In working with our isolation framework, we’ve found some surprising behaviors, which we’ll attempt to capture in hopes they will help future developers in this area:
- The filter verifier has a bug where it will assert that your buffer is misaligned if you perform a sector aligned write, with a page aligned buffer, but a non-integral length at end of file. The file systems expect this case and all works as intended. For us, this meant that we had to avoid using FltWriteFile (or FltWriteFileEx if you’re using the MDL passing interface) and instead explicitly built our own callback data structures for the writes – that path works correctly. The error that filter manager throws up is not only confusing (the buffer is aligned) but actually permitted by the file system.
- Paging writes to NTFS or FAT that are beyond the EOF do not fail. Instead, they return STATUS_SUCCESS and indicate zero bytes written. This was surprising to us and we spent quite a bit of time understanding the circumstances around this behavior. Much of this has to do with serialization and parallel file activity, as well as the manner in which the file systems handle files that have been deleted and/or truncated.
- Unlike allocation size and file size, there is no mechanism for obtaining the VDL of a file from the underlying file system. This is a complicating issue for an isolation filter that is independently tracking this, as opening an existing NTFS file might cause re-entrant file zeroing. It is possible to set the VDL of a file, though it requires the privilege as we mentioned earlier. That is because moving the VDL out without zeroing the file could expose information to the application. We decided against this approach and instead fell back to the FAT model: zeroing the file at final cleanup or anytime a “hole” is created within the file. That’s unfortunate because it will create situations in which we perform I/O unnecessarily. Hopefully this is an oversight that Microsoft will rectify in a future version of Windows – that just doesn’t help us now.

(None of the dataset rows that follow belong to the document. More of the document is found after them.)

// Behavioural model (not synthesizable logic) of the current-steering
// charge pump.
//
// The real part is a cascode current-source pair with UP/UP_b and DN/DN_b
// steering switches; its output current charges the loop filter. The model
// returns the net output current in amperes: +ICP_UP while UP is active,
// -ICP_DN while DN is active, their sum while both are (during the PFD
// clear overlap), and 0 otherwise. A source counts as active only when its
// two complementary controls agree (UP = 1 and UP_b = 0). The 25 uA design
// current is the design's; the ideal, mismatch-free switching is the model's.
//
// Timing: the output follows the inputs with no delay.
module charge_pump #(
  parameter real ICP_UP = 25.0e-6,
  parameter real ICP_DN = 25.0e-6
) (
  input  logic up,
  input  logic up_b,
  input  logic dn,
  input  logic dn_b,
  output real  i_out
);
  timeunit 1ns;
  timeprecision 1ps;

  always_comb begin
    i_out = 0.0;
    if (up && !up_b) i_out = i_out + ICP_UP;
    if (dn && !dn_b) i_out = i_out - ICP_DN;
  end
endmodule
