// Self-checking testbench for the charge_pump model: output current for
// every consistent UP/DN combination and for inconsistent complementary
// controls (source off).
module charge_pump_tb;
  timeunit 1ns;
  timeprecision 1ps;

  logic up = 1'b0, up_b = 1'b1, dn = 1'b0, dn_b = 1'b1;
  real  i_out;
  int   checks = 0, failures = 0;

  charge_pump dut (.*);

  task automatic expect_i(input real e, input string what);
    #1;
    checks++;
    if (i_out > e + 1.0e-9 || i_out < e - 1.0e-9) begin
      failures++;
      $display("FAIL %s: %e A, expected %e A", what, i_out, e);
    end
  endtask

  initial begin
    #1000;
    failures++;
    $display("TB_RESULT checks=%0d failures=%0d", checks, failures);
    $finish;
  end

  initial begin
    expect_i(0.0, "idle");
    up = 1; up_b = 0;  expect_i(25.0e-6, "UP sources 25 uA");
    dn = 1; dn_b = 0;  expect_i(0.0, "UP and DN cancel");
    up = 0; up_b = 1;  expect_i(-25.0e-6, "DN sinks 25 uA");
    dn_b = 1;          expect_i(0.0, "DN with DN_b high is off");
    dn = 0; up = 1;    expect_i(0.0, "UP with UP_b high is off");
    $display("TB_RESULT checks=%0d failures=%0d", checks, failures);
    $finish;
  end
endmodule
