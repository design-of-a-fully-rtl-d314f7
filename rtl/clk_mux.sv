// 2:1 clock multiplexer in front of the feedback divider.
//
// In normal mode (sel_normal = START_BIST = 1) the divider counts the VCO
// output and acts as the N = 32 feedback divider. In BIST mode
// (START_BIST = 0) it counts the 6.25 MHz BIST clock and acts as the BIST
// controller. Combinational; the select is a static mode pin, so the switch
// over is allowed to produce one short or long clock cycle.
module clk_mux (
  input  logic sel_normal,
  input  logic vco_clk,
  input  logic bist_clk,
  output logic clk_out
);
  timeunit 1ns;
  timeprecision 1ps;

  assign clk_out = sel_normal ? vco_clk : bist_clk;
endmodule
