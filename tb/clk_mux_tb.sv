// Self-checking testbench for clk_mux: all eight input combinations.
module clk_mux_tb;
  timeunit 1ns;
  timeprecision 1ps;

  logic sel_normal, vco_clk, bist_clk, clk_out;
  int   checks = 0, failures = 0;

  clk_mux dut (.*);

  initial begin
    #1000;
    failures++;
    $display("TB_RESULT checks=%0d failures=%0d", checks, failures);
    $finish;
  end

  initial begin
    for (int v = 0; v < 8; v++) begin
      logic exp_out;
      {sel_normal, vco_clk, bist_clk} = 3'(v);
      #1;
      if (sel_normal) exp_out = vco_clk;
      else            exp_out = bist_clk;
      checks++;
      if (clk_out !== exp_out) begin
        failures++;
        $display("FAIL sel=%0b vco=%0b bist=%0b -> %0b", sel_normal, vco_clk, bist_clk, clk_out);
      end
    end
    $display("TB_RESULT checks=%0d failures=%0d", checks, failures);
    $finish;
  end
endmodule
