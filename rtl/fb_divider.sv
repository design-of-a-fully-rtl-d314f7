// Feedback divider that doubles as the BIST controller.
//
// STAGES asynchronous toggle stages (D = ~Q) form a ripple counter. Stage 0
// (A) is clocked by clk_in and every further stage by the Q output of the
// stage before it, so the six-bit state {F,E,D,C,B,A} counts down by one on
// each rising clk_in edge: 0, 63, 62, ... The fifth stage (E) toggles every
// 16 input cycles, giving fbk = clk_in / 32, the synthesizer's N = 32. The
// sixth stage (F) is only needed by the BIST, whose controller steps
// through all 64 states, one per 6.25 MHz BIST clock cycle (10.24 us per
// test cycle).
//
// Stage cells, their chaining and the N = 32 tap follow the design; the
// counting direction follows from clocking each stage by the previous Q.
// rst_n is an added asynchronous reset to state 0.
//
// Timing: ripple; stage k settles k flip-flop delays after the clk_in edge.
module fb_divider #(
  parameter int unsigned STAGES    = 6,
  parameter int unsigned FBK_STAGE = 4
) (
  input  logic              rst_n,
  input  logic              clk_in,
  output logic [STAGES-1:0] state,
  output logic              fbk
);
  timeunit 1ns;
  timeprecision 1ps;

  logic [STAGES-1:0] stage_clk;

  assign stage_clk = {state[STAGES-2:0], clk_in};

  for (genvar k = 0; k < STAGES; k++) begin : g_stage
    logic q;

    always_ff @(posedge stage_clk[k] or negedge rst_n)
      if (!rst_n) q <= 1'b0;
      else        q <= ~q;

    assign state[k] = q;
  end

  assign fbk = state[FBK_STAGE];
endmodule
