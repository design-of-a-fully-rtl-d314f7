// Self-checking testbench for fb_divider: the six-stage state must count
// down by one per input edge from reset, fbk must be the input divided by
// 32 (period of 32 input cycles, 50 % duty), and the state must repeat
// every 64 cycles (one 10.24 us BIST cycle at 6.25 MHz).
module fb_divider_tb;
  timeunit 1ns;
  timeprecision 1ps;

  logic       rst_n = 1'b1, clk_in = 1'b0;
  logic [5:0] state;
  logic       fbk;
  int         checks = 0, failures = 0;

  fb_divider dut (.*);

  always #80 clk_in = ~clk_in;   // 6.25 MHz

  initial begin
    #200000;
    failures++;
    $display("FAIL watchdog");
    $display("TB_RESULT checks=%0d failures=%0d", checks, failures);
    $finish;
  end

  initial begin
    int exp_state = 0;
    int fbk_rises = 0, last_rise = -1, period_ok = 1;
    logic fbk_prev;
    #10 rst_n = 1'b0;
    #20;
    checks++;
    if (state !== 6'd0) begin failures++; $display("FAIL reset state %0d", state); end
    rst_n = 1'b1;
    fbk_prev = fbk;
    for (int n = 1; n <= 200; n++) begin
      @(posedge clk_in);
      #5;
      exp_state = (exp_state + 63) % 64;
      checks++;
      if (state !== 6'(exp_state)) begin
        failures++;
        $display("FAIL cycle %0d: state %0d, expected %0d", n, state, exp_state);
      end
      if (fbk && !fbk_prev) begin
        if (last_rise >= 0 && n - last_rise != 32) period_ok = 0;
        last_rise = n;
        fbk_rises++;
      end
      fbk_prev = fbk;
      if (n == 64 || n == 128) begin
        checks++;
        if (state !== 6'd0) begin failures++; $display("FAIL no wrap at cycle %0d", n); end
      end
    end
    checks++;
    if (!period_ok || fbk_rises != 7) begin
      failures++;
      $display("FAIL fbk: %0d rising edges in 200 cycles, period ok=%0d", fbk_rises, period_ok);
    end
    $display("TB_RESULT checks=%0d failures=%0d", checks, failures);
    $finish;
  end
endmodule
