// Behavioural model (not synthesizable logic) of the second-order passive
// loop filter: C1 in series with R, in parallel with C2, both to ground.
//
// The charge-pump current i_in flows into the V_ctrl node. With vc1 the
// voltage across C1 and vout the node voltage:
//   i_R   = (vout - vc1) / R
//   dvc1  = i_R / C1 * dt
//   dvout = (i_in - i_R) / C2 * dt
// The state is advanced by forward Euler at every change of i_in (so
// current pulses of any width are integrated exactly in charge) and at
// least every TSTEP_NS nanoseconds in between. The node is held inside the
// supply rails V_LOW..V_HIGH, standing for the charge pump's output range.
// Component values are the design's (C1 = 76.9 pF, C2 = 7.5 pF,
// R = 26.9 kOhm); the rail clamp, start voltage and step are the model's.
//
// Voltages are relative to mid-supply (the circuit runs from +-1.5 V).
module loop_filter #(
  parameter real C1_F     = 76.9e-12,
  parameter real C2_F     = 7.5e-12,
  parameter real R_OHM    = 26.9e3,
  parameter real V_INIT   = -1.5,
  parameter real V_LOW    = -1.5,
  parameter real V_HIGH   = 1.5,
  parameter real TSTEP_NS = 1.0
) (
  input  real i_in,
  output real vctrl
);
  timeunit 1ns;
  timeprecision 1ps;

  real vc1, vout, i_held, t_last;

  // Integrate from t_last to now with the current that flowed meanwhile.
  task automatic advance();
    real dt, i_r;
    dt = ($realtime - t_last) * 1.0e-9;
    t_last = $realtime;
    if (dt > 0.0) begin
      i_r  = (vout - vc1) / R_OHM;
      vc1  = vc1 + i_r / C1_F * dt;
      vout = vout + (i_held - i_r) / C2_F * dt;
      if (vout > V_HIGH) vout = V_HIGH;
      if (vout < V_LOW)  vout = V_LOW;
      if (vc1 > V_HIGH)  vc1 = V_HIGH;
      if (vc1 < V_LOW)   vc1 = V_LOW;
    end
    vctrl = vout;
  endtask

  always @(i_in) begin
    advance();
    i_held = i_in;
  end

  initial begin
    vc1    = V_INIT;
    vout   = V_INIT;
    i_held = 0.0;
    t_last = 0.0;
    vctrl  = V_INIT;
    forever begin
      #(TSTEP_NS);
      advance();
    end
  end
endmodule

Our approach to isolation is also complicated when it comes to size management because we explicitly do not do any serialization around calls to the file system. This makes it far less likely that we will end up with a deadlock – the original intent – but it also means that we can never assume that the file won’t change sizes while we are operating on it.
Of course, we have to assume file sizes can change at any time when accessing a file across the network. Simultaneous shared access to a file over the network is a reality that we must support (and will be a topic of future articles). Thus, we are prepared to deal with errors being returned to us when we issue I/O operations. But for the non-network case, how could this happen? We’ve observed several interesting cases:
- The file size changes while we are attempting to do I/O. This is the harsh reality of performing I/O operations without holding locks.

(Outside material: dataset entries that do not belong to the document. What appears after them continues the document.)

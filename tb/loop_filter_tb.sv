// Self-checking testbench for the loop_filter model. A 25 uA current for
// 2 us deposits 50 pC; while it flows the node sits above
// the charge voltage Q/(C1+C2) by I*R*(C1/(C1+C2))^2, and after the current stops and
// the C1/C2 redistribution settles (time constant R*C1*C2/(C1+C2), about
// 0.18 us) the voltage is Q/(C1+C2). The same test is run with negative
// current, then a long pulse checks the rail clamp.
module loop_filter_tb;
  timeunit 1ns;
  timeprecision 1ps;

  localparam real C1 = 76.9e-12, C2 = 7.5e-12, R = 26.9e3, I = 25.0e-6;

  real i_in = 0.0;
  real vctrl;
  int  checks = 0, failures = 0;

  loop_filter #(.V_INIT(0.0)) dut (.*);

  task automatic expect_v(input real e, input real tol, input string what);
    checks++;
    if (vctrl > e + tol || vctrl < e - tol) begin
      failures++;
      $display("FAIL %s: %f V, expected %f V", what, vctrl, e);
    end
  endtask

  initial begin
    #100000;
    failures++;
    $display("TB_RESULT checks=%0d failures=%0d", checks, failures);
    $finish;
  end

  initial begin
    real ct;
    ct = C1 + C2;
    #100;
    expect_v(0.0, 1.0e-6, "starts at V_INIT");
    i_in = I;
    #1999;
    expect_v(I * 2.0e-6 / ct + I * R * C1 * C1 / (ct * ct), 0.01, "charging: ramp plus I*R step");
    #1;
    i_in = 0.0;
    #3000;
    expect_v(I * 2.0e-6 / ct, 0.01, "charge 50 pC");
    i_in = -I;
    #4000;
    i_in = 0.0;
    #3000;
    expect_v(-I * 2.0e-6 / ct, 0.01, "net charge -50 pC");
    i_in = 4.0 * I;
    #10000;
    expect_v(1.5, 1.0e-6, "clamped at the upper rail");
    i_in = 0.0;
    $display("TB_RESULT checks=%0d failures=%0d", checks, failures);
    $finish;
  end
endmodule
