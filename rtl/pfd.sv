// Tri-state phase/frequency detector.
//
// A rising edge on ref_in sets UP, a rising edge on fbk_in sets DN, and as
// soon as both are set a common clear returns both to 0. A leading reference
// therefore produces UP pulses whose width is the phase error, a leading
// feedback produces DN pulses, and a frequency difference leaves one output
// asserted for most of the period (continuous charge or discharge). Both
// true and inverted outputs are provided because the charge pump's
// current-steering switches need both polarities.
//
// The detector follows the sequential phase/frequency logic of the design
// (two set/reset latches and a reset gate). It is written here as two
// edge-set flip-flops with an asynchronous common clear, which has the same
// behaviour and no combinational loop. The reset-path delay that removes the
// dead zone in silicon is a transistor-level timing property; in zero-delay
// simulation the UP/DN overlap has zero width. rst_n is an added global reset.
//
// Timing: fully asynchronous, outputs change on input edges.
module pfd (
  input  logic rst_n,
  input  logic ref_in,
  input  logic fbk_in,
  output logic up,
  output logic up_b,
  output logic dn,
  output logic dn_b
);
  timeunit 1ns;
  timeprecision 1ps;

  logic clr;

  // Both outputs high means the lagging edge has arrived: clear both.
  assign clr = ~rst_n | (up & dn);

  always_ff @(posedge ref_in or posedge clr)
    if (clr) up <= 1'b0;
    else     up <= 1'b1;

  always_ff @(posedge fbk_in or posedge clr)
    if (clr) dn <= 1'b0;
    else     dn <= 1'b1;

  assign up_b = ~up;
  assign dn_b = ~dn;
endmodule
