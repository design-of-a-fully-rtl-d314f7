// Self-checking testbench for pfd: walks the detector through reference
// lead, feedback lead, repeated edges of one input (frequency error) and
// simultaneous edges, checking UP/DN and their complements after each step.
module pfd_tb;
  timeunit 1ns;
  timeprecision 1ps;

  logic rst_n = 1'b1, ref_in = 1'b0, fbk_in = 1'b0;
  logic up, up_b, dn, dn_b;
  int   checks = 0, failures = 0;

  pfd dut (.*);

  task automatic expect_out(input logic e_up, input logic e_dn, input string what);
    #1;
    checks++;
    if (up !== e_up || dn !== e_dn || up_b !== ~e_up || dn_b !== ~e_dn) begin
      failures++;
      $display("FAIL %s: up=%0b dn=%0b up_b=%0b dn_b=%0b, expected up=%0b dn=%0b",
               what, up, dn, up_b, dn_b, e_up, e_dn);
    end
  endtask

  task automatic pulse_ref();  ref_in = 1'b1; #5; ref_in = 1'b0; endtask
  task automatic pulse_fbk();  fbk_in = 1'b1; #5; fbk_in = 1'b0; endtask

  initial begin
    #100;
    checks++; failures++;
    $display("FAIL watchdog");
    $display("TB_RESULT checks=%0d failures=%0d", checks, failures);
    $finish;
  end

  initial begin
    #1 rst_n = 1'b0;
    #1;
    expect_out(0, 0, "reset");
    rst_n = 1'b1;
    expect_out(0, 0, "idle after reset");
    pulse_ref();  expect_out(1, 0, "reference leads: UP");
    pulse_ref();  expect_out(1, 0, "second reference edge keeps UP");
    pulse_fbk();  expect_out(0, 0, "feedback edge clears both");
    pulse_fbk();  expect_out(0, 1, "feedback leads: DN");
    pulse_fbk();  expect_out(0, 1, "second feedback edge keeps DN");
    pulse_ref();  expect_out(0, 0, "reference edge clears both");
    ref_in = 1'b1; fbk_in = 1'b1;
    expect_out(0, 0, "simultaneous edges: idle");
    ref_in = 1'b0; fbk_in = 1'b0;
    expect_out(0, 0, "falling edges ignored");
    pulse_ref();  expect_out(1, 0, "UP again");
    rst_n = 1'b0;
    expect_out(0, 0, "reset clears UP");
    $display("TB_RESULT checks=%0d failures=%0d", checks, failures);
    $finish;
  end
endmodule
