// One cell of the response collector: a flip-flop with a data multiplexer
// and a clock multiplexer.
//
// sel = 0 (count): D = ~Q and the cell is clocked by b, so it toggles on
// every rising edge of b. sel = 1 (shift): D = a and the cell is clocked by
// m (the shift clock). Ports a, b, m, p(sel), c(Q) follow the cell drawing
// of the collector. rst_n is an added asynchronous clear.
module rc_cell (
  input  logic rst_n,
  input  logic a,
  input  logic b,
  input  logic m,
  input  logic sel,
  output logic c
);
  timeunit 1ns;
  timeprecision 1ps;

  logic d, clk;

  assign d   = sel ? a : ~c;
  assign clk = sel ? m : b;

  always_ff @(posedge clk or negedge rst_n)
    if (!rst_n) c <= 1'b0;
    else        c <= d;
endmodule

- The VM system may perform I/O operations while we are performing I/O. While in our own isolation filter we avoid cached writes, the file system beneath us is always free to convert a non-cached I/O into a cached I/O. We have observed this in practice with NTFS in recent versions of Windows.
- A file may discard I/O operations because it is in the process of being deleted. This makes sense, as its inefficient to do I/O to a file that’s going to be discarded, but it leads to the peculiar situation of getting STATUS_SUCCESS back, even though zero bytes are written to the file. In our case, we just treat it as expected behavior and continue on ahead.
In our own work, we’ve found that managing file sizes was more complex than originally anticipated. While we are now successfully managing this, it took many weeks of concentrated effort and work as we constructed a viable model for how to manage this. Hopefully this brief description will help future developers in this area deal with the surprises that are in store for them.